In female cats, there will be a shaved patch of fur where the surgery took place, and either dissolving stitches in their skin, or visible stitches that will be removed after about 10 days. It is really important that your cat does not lick or scratch at the surgery site, as this risks opening the wound up or causing infection. The best way to prevent this is for your cat to wear a ‘Buster Collar‘. Most cats get used to this in the end! Alternatives include the Kong soft collar (made of fabric), and other similar options.
What if you don’t neuter your cat?
Be prepared for the health risks of fighting, the smell of sprayed urine, and the irritated neighbours whose cats are being beaten up by yours. Or perhaps you (or your nagging children) want ‘just one litter’, but have you also thought about these factors…?
– Your cat must be up to date with vaccinations and parasite control – unless you want a flea infestation, or you want to risk your kittens getting serious illness, take to this advice and get your kitty up to date!
– Giving birth doesn’t always go to plan – you will need money set aside in case your cat needs an emergency caesarian. It doesn’t happen often, but you need to be prepared for it if it does
– Not all cats want to be mothers – having kittens can be stressful for cats, particularly if they have them very young (e.g. 6 months) when they themselves are not fully-fledged adults. If your cat doesn’t accept the kittens, are you really prepared to hand-rear them? You will be feeding them every 2-3 hours including through the night
– Do not expect to make money – This is never an acceptable reason to be breeding. Apart from being morally shameful, it is also unlikely to succeed! Your kittens will need to be wormed regularly and ideally have their first vaccination before going to their new homes, and you will need to budget for this.

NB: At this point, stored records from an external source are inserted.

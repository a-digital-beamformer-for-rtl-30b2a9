// tb_input_align: random samples through input_align with random per-signal
// delays; each output must equal the input of `delay` valid samples earlier
// (checked once the buffers have been filled). valid has random gaps.
module tb_input_align;
  localparam int N = 24, W = 8, MD = 64;
  logic clk = 0, rst_n = 0;
  always #5 clk = ~clk;

  logic                  in_valid;
  logic signed [W-1:0]   in_smp  [N];
  logic [$clog2(MD)-1:0] delay   [N];
  logic                  out_valid;
  logic signed [W-1:0]   out_smp [N];

  input_align #(.N_SIG(N), .W(W), .MAX_DELAY(MD)) dut (.*);

  int checks = 0, failures = 0;
  logic signed [W-1:0] hist [N][$];
  int nvalid = 0;

  initial begin
    repeat (200000) @(posedge clk);
    failures++;
    $display("TB_RESULT checks=%0d failures=%0d", checks, failures);
    $finish;
  end

  initial begin
    in_valid = 0;
    foreach (in_smp[s]) begin in_smp[s] = '0; delay[s] = $urandom_range(0, MD-1); end
    delay[0] = 0; delay[1] = MD-1;
    repeat (3) @(posedge clk);
    rst_n = 1;
    for (int t = 0; t < 3000; t++) begin
      @(negedge clk);
      // compare what left on the previous valid clock
      if (out_valid && nvalid > MD + 1) begin
        for (int s = 0; s < N; s++) begin
          logic signed [W-1:0] exp;
          exp = hist[s][hist[s].size() - 1 - delay[s]];
          checks++;
          if (out_smp[s] !== exp) begin
            failures++;
            if (failures < 10) $display("sig %0d delay %0d: got %0d exp %0d", s, delay[s], out_smp[s], exp);
          end
        end
      end
      in_valid = ($urandom_range(0, 3) != 0);
      foreach (in_smp[s]) in_smp[s] = W'($urandom);
      if (in_valid) begin
        for (int s = 0; s < N; s++) hist[s].push_back(in_smp[s]);
        nvalid++;
      end
      @(posedge clk); #1;
      // out holds the sample just taken: drop the comparison target bookkeeping
      if (in_valid) begin
        for (int s = 0; s < N; s++) begin
          logic signed [W-1:0] exp;
          if (nvalid > MD + 1) begin
            exp = hist[s][hist[s].size() - 1 - delay[s]];
            checks++;
            if (out_smp[s] !== exp) begin
              failures++;
              if (failures < 10) $display("sig %0d delay %0d: got %0d exp %0d", s, delay[s], out_smp[s], exp);
            end
          end
        end
      end
    end
    $display("TB_RESULT checks=%0d failures=%0d", checks, failures);
    $finish;
  end
endmodule
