// signal_sum: adds the weighted signals of one FPGA into a partial beam.
//
// Sums N complex terms of IW bits per part into IW+clog2(N) bits, so nothing
// can overflow, and registers the result: one clock of latency, advanced by en.
// The document gives the function (the weighted signals are summed into a
// partial beam of 12 antennas per FPGA); the single registered adder chain,
// which synthesis turns into a tree, is this design's own choice.
module signal_sum #(
  parameter int unsigned N  = 12,
  parameter int unsigned IW = 25
) (
  input  logic                              clk,
  input  logic                              en,
  input  logic signed [IW-1:0]              in_re [N],
  input  logic signed [IW-1:0]              in_im [N],
  output logic signed [IW+$clog2(N)-1:0]    sum_re,
  output logic signed [IW+$clog2(N)-1:0]    sum_im
);
  localparam int unsigned OW = IW + $clog2(N);

  logic signed [OW-1:0] acc_re, acc_im;

  always_comb begin
    acc_re = '0;
    acc_im = '0;
    for (int i = 0; i < N; i++) begin
      acc_re += OW'(in_re[i]);
      acc_im += OW'(in_im[i]);
    end
  end

  always_ff @(posedge clk) begin
    if (en) begin
      sum_re <= acc_re;
      sum_im <= acc_im;
    end
  end
endmodule
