// tb_signal_sum: 12 random full-scale complex terms summed, checked one clock
// later against an integer sum.
module tb_signal_sum;
  localparam int N = 12, IW = 25;
  logic clk = 0;
  always #5 clk = ~clk;
  logic signed [IW-1:0] in_re [N], in_im [N];
  logic signed [IW+3:0] sum_re, sum_im;
  signal_sum #(.N(N), .IW(IW)) dut (.clk, .en(1'b1), .*);

  int checks = 0, failures = 0;
  longint xr, xi;

  initial begin
    repeat (10000) @(posedge clk);
    failures++;
    $display("TB_RESULT checks=%0d failures=%0d", checks, failures);
    $finish;
  end

  initial begin
    for (int t = 0; t < 1000; t++) begin
      @(negedge clk);
      xr = 0; xi = 0;
      for (int i = 0; i < N; i++) begin
        if (t == 0)      begin in_re[i] = -(1 <<< (IW-1)); in_im[i] = (1 <<< (IW-1)) - 1; end
        else begin in_re[i] = IW'($urandom); in_im[i] = IW'($urandom); end
        xr += longint'(in_re[i]); xi += longint'(in_im[i]);
      end
      @(posedge clk); #1;
      checks++;
      if (longint'(sum_re) != xr || longint'(sum_im) != xi) begin
        failures++; if (failures < 10) $display("t=%0d got %0d exp %0d", t, sum_re, xr);
      end
    end
    $display("TB_RESULT checks=%0d failures=%0d", checks, failures);
    $finish;
  end
endmodule
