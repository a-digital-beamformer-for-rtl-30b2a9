// spead_formatter: wraps payload heaps into SPEAD packets.
//
// SPEAD (Streaming Protocol for Exchanging Astronomical Data) is the packet
// format of the output data; each packet here carries one whole heap. The
// formatter takes a ready/valid stream of 64-bit payload words, where the first
// word of a heap comes with in_sop and its descriptors (heap counter, payload
// length in 64-bit words, source kind, beam or FPGA index, frame number), and
// the last with in_eop. It emits, on a ready/valid stream, the SPEAD header
// followed by the payload; out_last marks the packet's last word. The packets
// then go to the UDP/Ethernet interface, which is not part of this module.
//
// Header (SPEAD-64-48, one 64-bit word per line, HDR_WORDS = 7):
//   0x5304_0206_0000_0006            magic, version 4, 2-byte item id, 6-byte
//                                    address, 6 item pointers
//   0x8001 : heap counter            immediate items: 1 bit flag, 15 bit id,
//   0x8002 : heap size (bytes)       48 bit value
//   0x8003 : heap offset (0)
//   0x8004 : payload length (bytes)
//   0x9600 : frame number
//   0x9011 : {source kind, index}
// Timing: the header words leave on the clocks after the first payload word is
// offered (in_ready low meanwhile), then payload words pass through one per
// clock with out_ready. Words offered between packets without in_sop are
// dropped.
// The use of SPEAD follows the document; the choice of items and the custom
// item ids 0x9600 / 0x9011 are this design's own.
module spead_formatter
  import pharos2_pkg::*;
(
  input  logic         clk,
  input  logic         rst_n,
  input  logic         in_valid,
  output logic         in_ready,
  input  logic [63:0]  in_data,
  input  logic         in_sop,
  input  logic         in_eop,
  input  logic [47:0]  in_heap_cnt,
  input  logic [15:0]  in_len_words,
  input  logic [7:0]   in_kind,
  input  logic [7:0]   in_index,
  input  logic [31:0]  in_frame,
  output logic         out_valid,
  input  logic         out_ready,
  output logic [63:0]  out_data,
  output logic         out_last
);
  localparam int unsigned HDR_WORDS = 7;

  typedef enum logic [1:0] {S_IDLE, S_HDR, S_PAY} state_e;
  state_e      state;
  logic [2:0]  hidx;
  logic [47:0] heap_cnt_q;
  logic [47:0] len_bytes_q;
  logic [7:0]  kind_q, index_q;
  logic [31:0] frame_q;
  logic [63:0] hdr_word;

  always_comb begin
    case (hidx)
      3'd0:    hdr_word = 64'h5304_0206_0000_0006;
      3'd1:    hdr_word = {16'h8001, heap_cnt_q};
      3'd2:    hdr_word = {16'h8002, len_bytes_q};
      3'd3:    hdr_word = {16'h8003, 48'd0};
      3'd4:    hdr_word = {16'h8004, len_bytes_q};
      3'd5:    hdr_word = {16'h9600, 16'd0, frame_q};
      default: hdr_word = {16'h9011, 32'd0, kind_q, index_q};
    endcase
  end

  always_comb begin
    in_ready  = 1'b0;
    out_valid = 1'b0;
    out_data  = hdr_word;
    out_last  = 1'b0;
    case (state)
      S_IDLE: in_ready = in_valid && !in_sop;     // drop stray words
      S_HDR:  out_valid = 1'b1;
      S_PAY: begin
        out_valid = in_valid;
        in_ready  = out_ready;
        out_data  = in_data;
        out_last  = in_eop;
      end
      default: ;
    endcase
  end

  always_ff @(posedge clk or negedge rst_n) begin
    if (!rst_n) begin
      state       <= S_IDLE;
      hidx        <= '0;
      heap_cnt_q  <= '0;
      len_bytes_q <= '0;
      kind_q      <= '0;
      index_q     <= '0;
      frame_q     <= '0;
    end else begin
      case (state)
        S_IDLE: if (in_valid && in_sop) begin
          state       <= S_HDR;
          hidx        <= '0;
          heap_cnt_q  <= in_heap_cnt;
          len_bytes_q <= {29'd0, in_len_words, 3'd0};
          kind_q      <= in_kind;
          index_q     <= in_index;
          frame_q     <= in_frame;
        end
        S_HDR: if (out_ready) begin
          if (hidx == 3'(HDR_WORDS-1)) state <= S_PAY;
          else hidx <= hidx + 1'b1;
        end
        S_PAY: if (in_valid && out_ready && in_eop) state <= S_IDLE;
        default: state <= S_IDLE;
      endcase
    end
  end
endmodule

– What if a kitten is ill? – Be prepared for heartache and expense if one (or more) of the kittens is unwell before he/she goes to a new home, and think what you will do if the illness prevents him/her going to a new home – are you prepared to take on another cat?
– Find good homes – We suggest you get confirmed owners for kittens BEFORE your cat becomes pregnant, so you have some confidence that they will all find good homes. You won’t know how many kittens your cat will have, so don’t make promises you can’t keep, but draw up a list of good homes that have been offered and don’t leave it to chance. You will want the kittens to go to their new homes from about 9 weeks old (NOT 6 weeks – this is too early!), which will WHIZZ by!
– Responsibility – We’re tugging on your heart strings here. Every year, rescue centres have thousands of kittens desperate for good homes, so remember that for every kitten you bring into the world, one fewer rescue kitten will find a good home…it really is that simple. And that’s not even counting the adult cats that get passed by because the kittens are more cute…
IN SUMMARY….Get your cat neutered by 6 months at the latest. If you leave it until 6 months, you must keep your cat in AT ALL TIMES until he/she is neutered. You should factor in the cost of neutering BEFORE you get a cat. If you can’t afford it, contact a charity who can help – there really is NO EXCUSE for unwanted or unplanned litters of kittens!